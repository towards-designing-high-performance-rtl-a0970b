// tb_pkt_ram - writes random bytes to random addresses and checks reads
// (one cycle of latency) against a model array, including a read of an
// address in the same cycle it is written (old data expected).
module tb_pkt_ram;
  localparam int AW = 8;
  logic clk = 0, we = 0;
  logic [AW-1:0] waddr = 0, raddr = 0;
  logic [7:0] wdata = 0, rdata;
  logic [7:0] model [2**AW];
  int checks = 0, failures = 0;

  pkt_ram #(.DEPTH(2**AW), .AW(AW)) dut (.*);
  always #5 clk = ~clk;

  initial begin
    repeat (50000) @(posedge clk);
    failures++; $display("TB_RESULT checks=%0d failures=%0d", checks, failures); $finish;
  end

  initial begin
    for (int a = 0; a < 2**AW; a++) begin
      @(negedge clk) we = 1; waddr = AW'(a); wdata = 8'($urandom); model[a] = wdata;
    end
    @(negedge clk) we = 0;
    for (int t = 0; t < 2000; t++) begin
      logic [7:0] exp;
      @(negedge clk);
      raddr = AW'($urandom);
      exp = model[raddr];
      we = $urandom_range(0, 1);
      waddr = ($urandom_range(0, 3) == 0) ? raddr : AW'($urandom);
      wdata = 8'($urandom);
      @(posedge clk);
      if (we) model[waddr] = wdata;
      #1;
      checks++; if (rdata !== exp) begin failures++; $display("addr %0d %h exp %h", raddr, rdata, exp); end
    end
    $display("TB_RESULT checks=%0d failures=%0d", checks, failures);
    $finish;
  end
endmodule
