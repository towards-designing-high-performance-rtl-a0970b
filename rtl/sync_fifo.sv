// sync_fifo - single-clock first-in first-out buffer.
//
// DEPTH entries of WIDTH bits held in an array. A write with `wr_en` while
// not full stores `wr_data`; `rd_data` always shows the oldest entry and a
// read with `rd_en` while not empty removes it (first-word fall-through).
// `count` gives the number of entries held. Writing when full and reading
// when empty are ignored and flagged by assertions. The text names a FIFO
// between packet capture and the LCD state machine; its size and behaviour
// are this design's choices.
module sync_fifo #(
  parameter int unsigned WIDTH = 8,
  parameter int unsigned DEPTH = 64
) (
  input  logic             clk,
  input  logic             rst,
  input  logic             wr_en,
  input  logic [WIDTH-1:0] wr_data,
  input  logic             rd_en,
  output logic [WIDTH-1:0] rd_data,
  output logic             full,
  output logic             empty,
  output logic [$clog2(DEPTH+1)-1:0] count
);
  localparam int unsigned AW = (DEPTH > 1) ? $clog2(DEPTH) : 1;

  logic [WIDTH-1:0] mem [DEPTH];
  logic [AW-1:0]    wptr, rptr;
  logic             do_wr, do_rd;

  assign full    = (count == ($clog2(DEPTH+1))'(DEPTH));
  assign empty   = (count == '0);
  assign do_wr   = wr_en && !full;
  assign do_rd   = rd_en && !empty;
  assign rd_data = mem[rptr];

  always_ff @(posedge clk) begin
    if (do_wr) mem[wptr] <= wr_data;
  end

  always_ff @(posedge clk) begin
    if (rst) begin
      wptr  <= '0;
      rptr  <= '0;
      count <= '0;
    end else begin
      if (do_wr) wptr <= (wptr == AW'(DEPTH - 1)) ? '0 : wptr + 1'b1;
      if (do_rd) rptr <= (rptr == AW'(DEPTH - 1)) ? '0 : rptr + 1'b1;
      if (do_wr && !do_rd)      count <= count + 1'b1;
      else if (do_rd && !do_wr) count <= count - 1'b1;
    end
  end

  assert property (@(posedge clk) disable iff (rst) !(wr_en && full))
    else $error("sync_fifo: write when full");
  assert property (@(posedge clk) disable iff (rst) !(rd_en && empty))
    else $error("sync_fifo: read when empty");
endmodule
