// tb_sync_fifo - random pushes and pops against a queue model: data order,
// count, full and empty, including attempts to write when full.
module tb_sync_fifo;
  localparam int D = 8;
  logic clk = 0, rst = 1, wr_en = 0, rd_en = 0, full, empty;
  logic [7:0] wr_data = 0, rd_data;
  logic [$clog2(D+1)-1:0] count;
  int checks = 0, failures = 0, nfull = 0;
  byte unsigned model[$];

  sync_fifo #(.WIDTH(8), .DEPTH(D)) dut (.*);
  always #5 clk = ~clk;

  initial begin
    repeat (50000) @(posedge clk);
    failures++; $display("TB_RESULT checks=%0d failures=%0d", checks, failures); $finish;
  end

  initial begin
    repeat (3) @(negedge clk); rst = 0;
    for (int t = 0; t < 3000; t++) begin
      @(negedge clk);
      checks += 3;
      if (count != model.size()) begin failures++; $display("count %0d exp %0d", count, model.size()); end
      if (full != (model.size() == D)) begin failures++; $display("full"); end
      if (empty != (model.size() == 0)) begin failures++; $display("empty"); end
      if (model.size() > 0) begin
        checks++; if (rd_data != model[0]) begin failures++; $display("data %h exp %h", rd_data, model[0]); end
      end
      if (full) nfull++;
      // phases: fill up, then drain, then random
      wr_en = (t % 600 < 200) ? !full : (t % 600 < 400) ? 1'b0 : ($urandom_range(0, 1) && !full);
      rd_en = (t % 600 < 200) ? 1'b0 : (t % 600 < 400) ? !empty : ($urandom_range(0, 1) && !empty);
      wr_data = 8'($urandom);
      @(posedge clk);
      if (rd_en) void'(model.pop_front());
      if (wr_en) model.push_back(wr_data);
    end
    checks++; if (nfull == 0) begin failures++; $display("never full"); end
    $display("TB_RESULT checks=%0d failures=%0d", checks, failures);
    $finish;
  end
endmodule
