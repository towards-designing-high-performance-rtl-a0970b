// frame_check - checks received frames: FCS, too-short and too-long frames.
//
// Bytes that follow the SFD arrive on `s_valid`/`s_data` (first one marked
// by `s_sof`), and `s_eof` marks the end of the frame. The CRC-32 runs over
// every byte including the received FCS, so a correct frame leaves the
// register at the residue 0xDEBB20E3. One cycle after `s_eof`, `done`
// pulses with the status: length (saturating at 2047), FCS error, shorter
// than 64 bytes, longer than MAX_LEN bytes, and `good` when none of these
// holds. Detection of too long and too short frames follows the text; the
// limits are those of IEEE 802.3.
module frame_check
  import eth_pkg::*;
#(
  parameter int unsigned MAX_LEN = MAX_FRAME
) (
  input  logic       clk,
  input  logic       rst,
  input  logic       s_valid,
  input  logic [7:0] s_data,
  input  logic       s_sof,
  input  logic       s_eof,
  output logic       done,
  output rx_status_t status
);
  logic [10:0] len;
  logic        match;
  logic [31:0] crc_unused, fcs_unused;

  crc32 u_crc (
    .clk  (clk),
    .rst  (rst),
    .init (s_eof),
    .en   (s_valid),
    .data (s_data),
    .crc  (crc_unused),
    .fcs  (fcs_unused),
    .match(match)
  );

  always_ff @(posedge clk) begin
    done <= 1'b0;
    if (rst) begin
      len    <= '0;
      status <= '0;
    end else begin
      if (s_valid) begin
        if (s_sof)             len <= 11'd1;
        else if (len != '1)    len <= len + 1'b1;
      end
      if (s_eof) begin
        done             <= 1'b1;
        status.length    <= len;
        status.crc_err   <= !match;
        status.too_short <= (32'(len) < MIN_FRAME);
        status.too_long  <= (32'(len) > MAX_LEN);
        status.good      <= match && (32'(len) >= MIN_FRAME) && (32'(len) <= MAX_LEN);
        len              <= '0;
      end
    end
  end
endmodule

§ **Your task**: Everything from the first line of the records through the line holding "for (int a = 0; a < 2**AW; a++) begin" is to be transcribed exactly; leave out all other lines.

§ **Written answer**:
repository towards-designing-high-performance-rtl-a0970b
// tb_pkt_ram - writes random bytes to random addresses and checks reads
// (one cycle of latency) against a model array, including a read of an
// address in the same cycle it is written (old data expected).
module tb_pkt_ram;
  localparam int AW = 8;
  logic clk = 0, we = 0;
  logic [AW-1:0] waddr = 0, raddr = 0;
  logic [7:0] wdata = 0, rdata;
  logic [7:0] model [2**AW];
  int checks = 0, failures = 0;

  pkt_ram #(.DEPTH(2**AW), .AW(AW)) dut (.*);
  always #5 clk = ~clk;

  initial begin
    repeat (50000) @(posedge clk);
    failures++; $display("TB_RESULT checks=%0d failures=%0d", checks, failures); $finish;
  end

  initial begin
    for (int a = 0; a < 2**AW; a++) begin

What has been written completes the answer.